* [Goal of the exercise]: Within the material below, transcribe exactly the lines from the one holding "(.rcv, .lb_src(cfg.lb_src), .lb_dst(cfg.lb_dst), .drv_x(lb_x));" through the one holding "1'b0, meas_start = 1'b0;", keeping both ends and skipping the rest.

* [Records for processing]:
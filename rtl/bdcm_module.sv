// bdcm_module -- the BDCM module of one bus port.
//
// Holds the port's configuration word (bdcm_pkg::cfg_t) and, according to it,
// lets the port work normally or turns it into the source or the loop-back
// end of a measurement. Modules of all ports are chained: while cfg_shift is
// high, each clock shifts cfg_si into the module's shift register (LSB in,
// MSB out on cfg_so, which feeds the next port's module); cfg_update copies
// the shift register into the active configuration in one cycle, so every
// port changes mode together. Reset clears the configuration: normal mode.
//
// In test mode the port multiplexer hands the drivers to the module: a source
// drives the source module's test data, a loop-back end the loop-back
// module's, an idle port disables all its drivers. cfg.drv_en chooses which
// drivers are enabled. meas_start starts a measurement only in a module
// configured as source in test mode.
//
// The per-port module and its chaining follow the BDCM architecture; what the
// chain carries, its shift/update protocol and the configuration encoding are
// this design's choices.
module bdcm_module
  import bdcm_pkg::*;
#(
  parameter int unsigned N_SAMPLES = 4096,
  parameter int unsigned DELAY_PS  = 100,
  parameter int unsigned DMM_PS    = 100,
  parameter int unsigned STAGE_PS  = 500,
  localparam int unsigned CNT_W    = $clog2(N_SAMPLES + 1)
) (
  input  logic                 clk,
  input  logic                 rst_n,
  input  logic                 cfg_si,
  input  logic                 cfg_shift,
  input  logic                 cfg_update,
  output logic                 cfg_so,
  input  logic                 wave,
  input  logic                 meas_start,
  input  logic [BUS_LANES-1:0] norm_x,
  input  logic [BUS_LANES-1:0] norm_e,
  input  logic [BUS_LANES-1:0] rcv,
  output logic [BUS_LANES-1:0] drv_x,
  output logic [BUS_LANES-1:0] drv_e,
  output logic                 busy,
  output logic                 done,
  output logic [CNT_W-1:0]     count,
  output cfg_t                 cfg
);
  timeunit 1ps;
  timeprecision 1ps;

  logic [CFG_W-1:0]     shreg;
  logic [BUS_LANES-1:0] src_x, lb_x, test_x, test_e;
  logic                 is_source;

  always_ff @(posedge clk or negedge rst_n) begin
    if (!rst_n) begin
      shreg <= '0;
      cfg   <= '0;
    end else begin
      if (cfg_shift)  shreg <= {shreg[CFG_W-2:0], cfg_si};
      if (cfg_update) cfg   <= cfg_t'(shreg);
    end
  end
  assign cfg_so = shreg[CFG_W-1];

  assign is_source = cfg.test_mode && (cfg.role == ROLE_SOURCE);

  source_module #(
    .N_SAMPLES(N_SAMPLES), .DELAY_PS(DELAY_PS), .DMM_PS(DMM_PS), .STAGE_PS(STAGE_PS)
  ) u_src (
    .clk, .rst_n, .wave, .cfg, .start(meas_start && is_source), .rcv,
    .drv_x(src_x), .busy, .done, .count
  );

  loopback_module u_lb (.rcv, .lb_src(cfg.lb_src), .lb_dst(cfg.lb_dst), .drv_x(lb_x));

  always_comb begin
    unique case (cfg.role)
      ROLE_SOURCE:   begin test_x = src_x; test_e = cfg.drv_en; end
      ROLE_LOOPBACK: begin test_x = lb_x;  test_e = cfg.drv_en; end
      default:       begin test_x = '0;    test_e = '0;         end
    endcase
  end

  port_mux u_mux (.test_mode(cfg.test_mode), .norm_x, .norm_e, .test_x, .test_e, .drv_x, .drv_e);
endmodule
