// tb_bdcm_module -- one port's BDCM module: configuration chain, normal mode,
// idle, loop-back and source roles, and a measurement that starts only in the
// source role.
module tb_bdcm_module;
  import bdcm_pkg::*;
  timeunit 1ps;
  timeprecision 1ps;
  localparam int unsigned N     = 4096;
  localparam int unsigned CNT_W = $clog2(N + 1);
  localparam int          T_PS  = 20000;
  logic                 clk = 1'b0, rst_n = 1'b0;
  logic                 cfg_si = 1'b0, cfg_shift = 1'b0, cfg_update = 1'b0, cfg_so;
  logic                 wave = 1'b0, meas_start = 1'b0;
  logic [BUS_LANES-1:0] norm_x, norm_e, rcv, drv_x, drv_e;
  logic                 busy, done;
  logic [CNT_W-1:0]     count;
  cfg_t                 cfg;
  int checks = 0, failures = 0;

  bdcm_module dut (.*);

  always #(1500 + $urandom_range(0, 100) - 50) clk = !clk;
  always #(T_PS / 2) wave = !wave;

  initial begin
    #2000000000;
    failures++;
    $display("TB_RESULT checks=%0d failures=%0d", checks, failures);
    $finish;
  end

  task automatic check(input logic ok, input string what);
    checks++;
    if (!ok) begin
      failures++;
      $display("FAIL %s", what);
    end
  endtask

  // Shift a word in MSB first and return the bits that came out on cfg_so.
  task automatic load(input cfg_t w, output logic [CFG_W-1:0] out, input bit update = 1'b1);
    for (int b = CFG_W - 1; b >= 0; b--) begin
      @(negedge clk);
      cfg_si    = w[b];
      cfg_shift = 1'b1;
      out[b]    = cfg_so;
      @(posedge clk);
    end
    @(negedge clk) cfg_shift = 1'b0;
    if (update) begin
      cfg_update = 1'b1;
      @(negedge clk) cfg_update = 1'b0;
    end
  endtask

  initial begin
    cfg_t w1, w2;
    logic [CFG_W-1:0] so;
    rcv = '0;
    norm_x = '0;
    norm_e = '0;
    repeat (3) @(negedge clk);
    rst_n = 1'b1;

    // After reset: normal mode.
    check(cfg == '0, "reset configuration");
    for (int i = 0; i < 20; i++) begin
      {norm_x, norm_e} = 8'($urandom);
      #100;
      check(drv_x == norm_x && drv_e == norm_e, "normal mode passes the logic's signals");
    end

    // Chain: shift without update leaves the active word alone; the bits that
    // come out are the previous contents.
    w1 = cfg_t'({$urandom, $urandom});
    w2 = cfg_t'({$urandom, $urandom});
    load(w1, so, 1'b0);
    check(cfg == '0, "no update, configuration unchanged");
    load(w2, so, 1'b1);
    check(so == w1, "chain output is the previous word");
    check(cfg == w2, "update activates the shifted word");

    // Idle role in test mode: no driver enabled.
    w1 = '0;
    w1.test_mode = 1'b1;
    w1.role      = ROLE_IDLE;
    w1.drv_en    = '1;
    norm_e       = '1;
    load(w1, so);
    #100;
    check(drv_e == '0, "idle role disables the drivers");

    // Loop-back role: wire 1 back onto wire 3.
    w1.role   = ROLE_LOOPBACK;
    w1.drv_en = 4'b1000;
    w1.lb_src = 2'd1;
    w1.lb_dst = 2'd3;
    load(w1, so);
    for (int i = 0; i < 8; i++) begin
      rcv = 4'($urandom);
      #100;
      check(drv_e == 4'b1000 && drv_x == {rcv[1], 3'b000}, "loop-back routes wire 1 to wire 3");
    end
    @(negedge clk) meas_start = 1'b1;
    @(negedge clk) meas_start = 1'b0;
    repeat (5) @(negedge clk);
    check(!busy, "no measurement outside the source role");

    // Source role: wave on the enabled driver, receiver 2 returns it 2 ns later.
    w1.role     = ROLE_SOURCE;
    w1.drv_en   = 4'b0100;
    w1.ret_lane = 2'd2;
    load(w1, so);
    fork
      forever @(drv_x[2]) rcv[2] <= #2000 drv_x[2];
    join_none
    for (int i = 0; i < 8; i++) begin
      #($urandom_range(500, 3000));
      check(drv_e == 4'b0100 && drv_x == {4{wave}}, "source drives the wave");
    end
    #(2 * T_PS);
    @(negedge clk) meas_start = 1'b1;
    @(negedge clk) meas_start = 1'b0;
    check(busy, "measurement starts in the source role");
    wait (done);
    begin
      real meas;
      meas = real'(count) * T_PS / (2.0 * N);
      check(meas > 1900 - 100 && meas < 1900 + 100, $sformatf("source measurement %0.1f ps", meas));
    end
    $display("TB_RESULT checks=%0d failures=%0d", checks, failures);
    $finish;
  end
endmodule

* [Solved problem]:
  loopback_module u_lb (.rcv, .lb_src(cfg.lb_src), .lb_dst(cfg.lb_dst), .drv_x(lb_x));

  always_comb begin
    unique case (cfg.role)
      ROLE_SOURCE:   begin test_x = src_x; test_e = cfg.drv_en; end
      ROLE_LOOPBACK: begin test_x = lb_x;  test_e = cfg.drv_en; end
      default:       begin test_x = '0;    test_e = '0;         end
    endcase
  end

  port_mux u_mux (.test_mode(cfg.test_mode), .norm_x, .norm_e, .test_x, .test_e, .drv_x, .drv_e);
endmodule
// tb_bdcm_module -- one port's BDCM module: configuration chain, normal mode,
// idle, loop-back and source roles, and a measurement that starts only in the
// source role.
module tb_bdcm_module;
  import bdcm_pkg::*;
  timeunit 1ps;
  timeprecision 1ps;
  localparam int unsigned N     = 4096;
  localparam int unsigned CNT_W = $clog2(N + 1);
  localparam int          T_PS  = 20000;
  logic                 clk = 1'b0, rst_n = 1'b0;
  logic                 cfg_si = 1'b0, cfg_shift = 1'b0, cfg_update = 1'b0, cfg_so;
  logic                 wave = 1'b0, meas_start = 1'b0;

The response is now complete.